Locate and copy each line in the data that contains the word "with".

> _Supplied data_
=-=-=

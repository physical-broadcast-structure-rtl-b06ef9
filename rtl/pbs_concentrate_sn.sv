// pbs_concentrate_sn -- one switch node (SN) of a PBS concentrate tree.
//
// Up to ALPHA children offer message streams; the SN passes one whole
// message at a time up to its parent.  It follows the SN structure of the
// design: a receive buffer that builds one outgoing flit of OUT_W bits from
// OUT_W/IN_W consecutive incoming flits of the selected child (the fat-tree
// widening, r_m = 2 on fat links, 1 on non-fat links), and a transmit buffer
// that holds the flit while it crosses the link to the parent.  When the
// receive buffer is full it moves its flit into the transmit buffer, so both
// buffers work concurrently and the node sustains the full link rate.
//
// Contention: a child is granted for one whole message of MSG_W bits (a
// "message time slice").  Between messages the grant goes round robin (the
// equal-priority scheme), searching downwards from the child just below the
// last winner, so after reset the highest-numbered child has first call.  For
// ALPHA = 2 this is the TBH chip's "one high, then one low" bandwidth slice
// with fall-back to the other child when the chosen one has nothing pending.
//
// Link timing: OUT_CYC models the flit propagation delay of the outgoing
// link in clock cycles.  A flit loaded into the transmit buffer is presented
// (out_valid) only after OUT_CYC-1 further cycles, so a link of OUT_CYC
// cycles moves at most one flit per OUT_CYC cycles.  This per-level delay,
// and a single synchronous clock for all SNs, are this design's model of the
// physical wires; the document's SNs would need an asynchronous protocol.
//
// Handshake (both sides): a flit moves in a cycle where valid and ready are
// both high (the TBH chip's Valid / Taken pair).  in_ready is combinational
// from in_valid through the arbiter.  `run` qualifies only the output valid,
// as on the TBH chip; tie it high in a PBS domain.
//
// Latency: two cycles per non-fat SN for the first flit (receive, then
// transmit buffer), plus OUT_CYC-1 cycles of link delay.
module pbs_concentrate_sn #(
  parameter int unsigned ALPHA   = 4,   // branching ratio
  parameter int unsigned IN_W    = 4,   // incoming flit width (link below)
  parameter int unsigned OUT_W   = 4,   // outgoing flit width (link above)
  parameter int unsigned OUT_CYC = 1,   // outgoing link flit time, cycles
  parameter int unsigned MSG_W   = 32   // uniform message size in bits
) (
  input  logic                         clk,
  input  logic                         rst,
  input  logic                         run,
  input  logic [ALPHA-1:0]             in_valid,
  input  logic [ALPHA-1:0][IN_W-1:0]   in_data,
  output logic [ALPHA-1:0]             in_ready,
  output logic                         out_valid,
  output logic [OUT_W-1:0]             out_data,
  input  logic                         out_ready
);
  import pbs_pkg::*;

  localparam int unsigned R        = OUT_W / IN_W;          // flits per outgoing flit
  localparam int unsigned IN_FLITS = MSG_W / IN_W;          // incoming flits per message
  localparam int unsigned CW       = clog2_min1(ALPHA);
  localparam int unsigned FW       = clog2_min1(IN_FLITS + 1);
  localparam int unsigned RW       = clog2_min1(R + 1);
  localparam int unsigned HW       = clog2_min1(OUT_CYC);

  if (OUT_W % IN_W != 0 || MSG_W % OUT_W != 0 || R == 0) begin : g_bad_widths
    $error("pbs_concentrate_sn: widths must divide: IN_W | OUT_W | MSG_W");
  end

  // Arbitration state
  logic          busy;          // a message is being taken from child `cur`
  logic [CW-1:0] cur;           // granted child
  logic [CW-1:0] last;          // winner of the previous message
  logic [FW-1:0] left;          // incoming flits still to take of the message

  // Buffers
  logic [OUT_W-1:0] rx_buf;
  logic [RW-1:0]    rx_cnt;     // incoming flits now in rx_buf
  logic [OUT_W-1:0] tx_buf;
  logic             tx_full;
  logic [HW-1:0]    tx_hold;    // cycles until the flit reaches the parent

  logic          rx_full, rx_move, tx_fire, can_take, take;
  logic          pick_any;
  logic [CW-1:0] pick, sel;

  // Round robin: first child with a pending flit, searching downwards
  // starting just below the previous winner.
  always_comb begin
    pick_any = 1'b0;
    pick     = '0;
    for (int unsigned k = 1; k <= ALPHA; k++) begin
      logic [CW-1:0] c;
      c = CW'((int'(last) + ALPHA - k) % ALPHA);
      if (!pick_any && in_valid[c]) begin
        pick_any = 1'b1;
        pick     = c;
      end
    end
  end

  assign rx_full  = (rx_cnt == RW'(R));
  assign out_valid = tx_full && (tx_hold == '0) && run;
  assign out_data  = tx_buf;
  assign tx_fire   = out_valid && out_ready;
  assign rx_move   = rx_full && (!tx_full || tx_fire);
  assign can_take  = !rx_full || rx_move;
  assign sel       = busy ? cur : pick;
  assign take      = can_take && (busy ? in_valid[cur] : pick_any);

  always_comb begin
    in_ready = '0;
    if (can_take && (busy || pick_any)) in_ready[sel] = 1'b1;
  end

  always_ff @(posedge clk) begin
    if (rst) begin
      busy    <= 1'b0;
      cur     <= '0;
      last    <= '0;
      left    <= '0;
      rx_buf  <= '0;
      rx_cnt  <= '0;
      tx_buf  <= '0;
      tx_full <= 1'b0;
      tx_hold <= '0;
    end else begin
      // transmit buffer
      if (rx_move) begin
        tx_buf  <= rx_buf;
        tx_full <= 1'b1;
        tx_hold <= HW'(OUT_CYC - 1);
      end else if (tx_fire) begin
        tx_full <= 1'b0;
      end else if (tx_full && tx_hold != '0) begin
        tx_hold <= tx_hold - 1'b1;
      end

      // receive buffer: first incoming flit ends up in the low bits
      if (take) begin
        rx_buf <= OUT_W'({in_data[sel], rx_buf} >> IN_W);
        rx_cnt <= rx_move ? RW'(1) : rx_cnt + 1'b1;
      end else if (rx_move) begin
        rx_cnt <= '0;
      end

      // message framing and arbitration
      if (take) begin
        if (!busy) begin
          cur  <= sel;
          last <= sel;
        end
        if ((busy ? left : FW'(IN_FLITS)) == FW'(1)) begin
          busy <= 1'b0;
        end else begin
          busy <= 1'b1;
          left <= (busy ? left : FW'(IN_FLITS)) - 1'b1;
        end
      end
    end
  end

  // A granted child keeps the grant until its whole message has passed.
  a_one_hot_ready: assert property (@(posedge clk) disable iff (rst) (in_ready & (in_ready - 1'b1)) == '0);
  a_tx_hold: assert property (@(posedge clk) disable iff (rst)
                              out_valid && !out_ready |=> out_valid || !run);

endmodule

=-=-=

> _Result of the task_
// with fall-back to the other child when the chosen one has nothing pending.
  // Round robin: first child with a pending flit, searching downwards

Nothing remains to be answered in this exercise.